// soc_comm_top: accelerator interfaces of a processor core, as in the
// reference system where one accelerator was connected through the FGDTA
// interface to each of the processor's two internal buses.
//
// Holds one FGDTA interface on the AHB bus (fgdta_ahb) and one on the APB bus
// (fgdta_apb). Both are configured for 32-bit buses and a 64-bit accelerator,
// the sizes of the reference experiment. The processor, the bus fabric and the
// accelerators are outside: each interface's bus slave port and its
// accelerator port (xdata, start, busy, ydata) are brought out. All logic runs
// on one clock with an active-low asynchronous reset, a choice of this design
// (the reference system allowed the accelerator its own frequency).
module soc_comm_top
  import fgdta_pkg::*;
#(
  parameter int unsigned PROC_DS = fgdta_pkg::DEF_PROC_DS,
  parameter int unsigned ACC_DS  = fgdta_pkg::DEF_ACC_DS
) (
  input  logic                  clk,
  input  logic                  rst_n,
  // AHB slave port of accelerator 0
  input  logic                  ahb_hsel,
  input  logic [DEF_ADDR_W-1:0] ahb_haddr,
  input  logic [1:0]            ahb_htrans,
  input  logic                  ahb_hwrite,
  input  logic [2:0]            ahb_hsize,
  input  logic [PROC_DS-1:0]    ahb_hwdata,
  input  logic                  ahb_hready,
  output logic                  ahb_hreadyout,
  output logic                  ahb_hresp,
  output logic [PROC_DS-1:0]    ahb_hrdata,
  // APB slave port of accelerator 1
  input  logic                  apb_psel,
  input  logic                  apb_penable,
  input  logic [DEF_ADDR_W-1:0] apb_paddr,
  input  logic                  apb_pwrite,
  input  logic [PROC_DS-1:0]    apb_pwdata,
  output logic                  apb_pready,
  output logic                  apb_pslverr,
  output logic [PROC_DS-1:0]    apb_prdata,
  // accelerator 0 (on AHB)
  output logic [ACC_DS-1:0]     acc0_xdata,
  output logic                  acc0_start,
  input  logic                  acc0_busy,
  input  logic [ACC_DS-1:0]     acc0_ydata,
  // accelerator 1 (on APB)
  output logic [ACC_DS-1:0]     acc1_xdata,
  output logic                  acc1_start,
  input  logic                  acc1_busy,
  input  logic [ACC_DS-1:0]     acc1_ydata
);

  fgdta_ahb #(.PROC_DS(PROC_DS), .ACC_DS(ACC_DS)) u_ahb_if (
    .hclk     (clk),
    .hresetn  (rst_n),
    .hsel     (ahb_hsel),
    .haddr    (ahb_haddr),
    .htrans   (ahb_htrans),
    .hwrite   (ahb_hwrite),
    .hsize    (ahb_hsize),
    .hwdata   (ahb_hwdata),
    .hready   (ahb_hready),
    .hreadyout(ahb_hreadyout),
    .hresp    (ahb_hresp),
    .hrdata   (ahb_hrdata),
    .acc_xdata(acc0_xdata),
    .acc_start(acc0_start),
    .acc_busy (acc0_busy),
    .acc_ydata(acc0_ydata)
  );

  fgdta_apb #(.PROC_DS(PROC_DS), .ACC_DS(ACC_DS)) u_apb_if (
    .pclk     (clk),
    .presetn  (rst_n),
    .psel     (apb_psel),
    .penable  (apb_penable),
    .paddr    (apb_paddr),
    .pwrite   (apb_pwrite),
    .pwdata   (apb_pwdata),
    .pready   (apb_pready),
    .pslverr  (apb_pslverr),
    .prdata   (apb_prdata),
    .acc_xdata(acc1_xdata),
    .acc_start(acc1_start),
    .acc_busy (acc1_busy),
    .acc_ydata(acc1_ydata)
  );

endmodule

----

TO DO: Extract every line above that contains the word "each".

COMPLETED TASK:
// interface to each of the processor's two internal buses.
// accelerators are outside: each interface's bus slave port and its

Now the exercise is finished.